夜色渐深, 选修课刚散。
季然看见了孙枝枝,她依旧纤细,不是她想象中的丰腴模样。无数次路过公告栏的时候, 都在猜想她是否已经远赴英国, 还是住进了这座城市的哪间屋子。
家有窗有门,屋子也有窗有门, 同一片天地,同一片光,有的向阳,有的朝北。
孙枝枝和两个同学并肩走着, 其中一个同学说:“枝枝真厉害, 居然拿到全额奖学金的交换名额。”
她答了句什么, 季然没听清。只看见她斜挎的包上,露出一枚眼熟的胸针。
季然定了定神, 在孙枝枝抬眼望来的瞬间,径直迎上她的视线。
对方立刻低下头去。
“孙老师。”心口不知道何来的理由, 季然出声叫住她,“方便聊几句吗?”
孙枝枝的脚步顿住了。身旁两个同学交换了个眼神, 识趣地先行离开。
走廊灯光在她们之间投下泾渭分明的光影。
季然走近时,能看清对方微微发颤的睫毛, 那双小鹿般的眼睛藏在下方。
她看着看着,一时又不知道要如何开口了。
教室里陆续走出下课的同学。孙枝枝侧身让开通道, 慢慢退到走廊尽头的窗前。
季然回身看了一眼,跟过去,听见她小声问:“季小姐,找我有事吗?”
季然注视着她,又望见她身后的那扇窗。窗子不高, 能看见窗外摇曳的枝桠,楼下晕黄的路灯,还有挂在树梢那弯清冷的月亮。

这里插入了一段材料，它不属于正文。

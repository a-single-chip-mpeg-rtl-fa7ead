// video_io_hwe: video I/O engine of the video pre/postprocessing MM.
// Input side: a BT.656 decoder extracts active-video bytes, which are packed four to
// a word (first byte lowest) and offered on in_word_valid with the word's index on
// the line, for the interrupt handler or DMA to store in the SDRAM; in_line_irq
// pulses at each start of active video. Output side: a BT.656 encoder sends frames
// and pulls active bytes from out_px_data; out_frame_irq pulses at each frame
// start. The BT.656 interface follows the chip; the packing is this design's.
module video_io_hwe #(
  parameter int unsigned H_ACTIVE = 1440,
  parameter int unsigned H_BLANK  = 268,
  parameter int unsigned LINES    = 525,
  parameter int unsigned V1_END   = 19,
  parameter int unsigned F2_START = 266,
  parameter int unsigned F1_START = 4,
  parameter int unsigned V2_START = 264,
  parameter int unsigned V2_END   = 282
) (
  input  logic        clk,
  input  logic        rst_n,
  input  logic        en,            // 27 MHz byte strobe
  input  logic [7:0]  vin,
  output logic        in_word_valid,
  output logic [31:0] in_word,
  output logic [8:0]  in_word_idx,
  output logic        in_field,
  output logic        in_line_irq,
  output logic [15:0] in_code_errors,
  output logic [7:0]  vout,
  output logic        out_px_req,
  input  logic [7:0]  out_px_data,
  output logic        out_frame_irq
);
  logic       pv;
  logic [7:0] pd;
  logic [10:0] pidx;
  logic [23:0] pk;

  bt656_rx u_rx (
    .clk, .rst_n, .en, .din(vin), .pix_valid(pv), .pix_data(pd), .pix_idx(pidx),
    .field(in_field), .vblank(), .sav(in_line_irq), .code_errors(in_code_errors));

  always_ff @(posedge clk or negedge rst_n) begin
    if (!rst_n) begin
      pk <= '0; in_word_valid <= 1'b0; in_word <= '0; in_word_idx <= '0;
    end else begin
      in_word_valid <= 1'b0;
      if (pv) begin
        pk <= {pd, pk[23:8]};
        if (pidx[1:0] == 2'd3) begin
          in_word_valid <= 1'b1;
          in_word <= {pd, pk};
          in_word_idx <= pidx[10:2];
        end
      end
    end
  end

  bt656_tx #(.H_ACTIVE(H_ACTIVE), .H_BLANK(H_BLANK), .LINES(LINES), .V1_END(V1_END),
             .F2_START(F2_START), .F1_START(F1_START), .V2_START(V2_START), .V2_END(V2_END)) u_tx (
    .clk, .rst_n, .en, .px_req(out_px_req), .px_data(out_px_data), .dout(vout),
    .frame_start(out_frame_irq));
endmodule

良久,季然唇角弯起浅浅的弧,“挺巧的,这枚胸针我也有一个类似的,是男朋友送的。之前我大哥还弄错了,送了支钢笔给我。”
余下的话已不必再说。
孙枝枝的脸颊霎时涨红,那双眼睛终于抬起来,直直望向她。
怯弱、勇敢、无辜、困窘、据理力争、羞愤……好多好多的复杂词汇,似曾相识。
季然没有继续,转身离开了。
孙枝枝在走廊尽头站了很久,久到窗口吹进的夜风将手脚都吹得冰凉。那枚四不像的胸针此刻像块烧红的烙铁,烫得她手心发颤。
翌日8点早课,季然还没踏进教室,就被辅导员叫走了。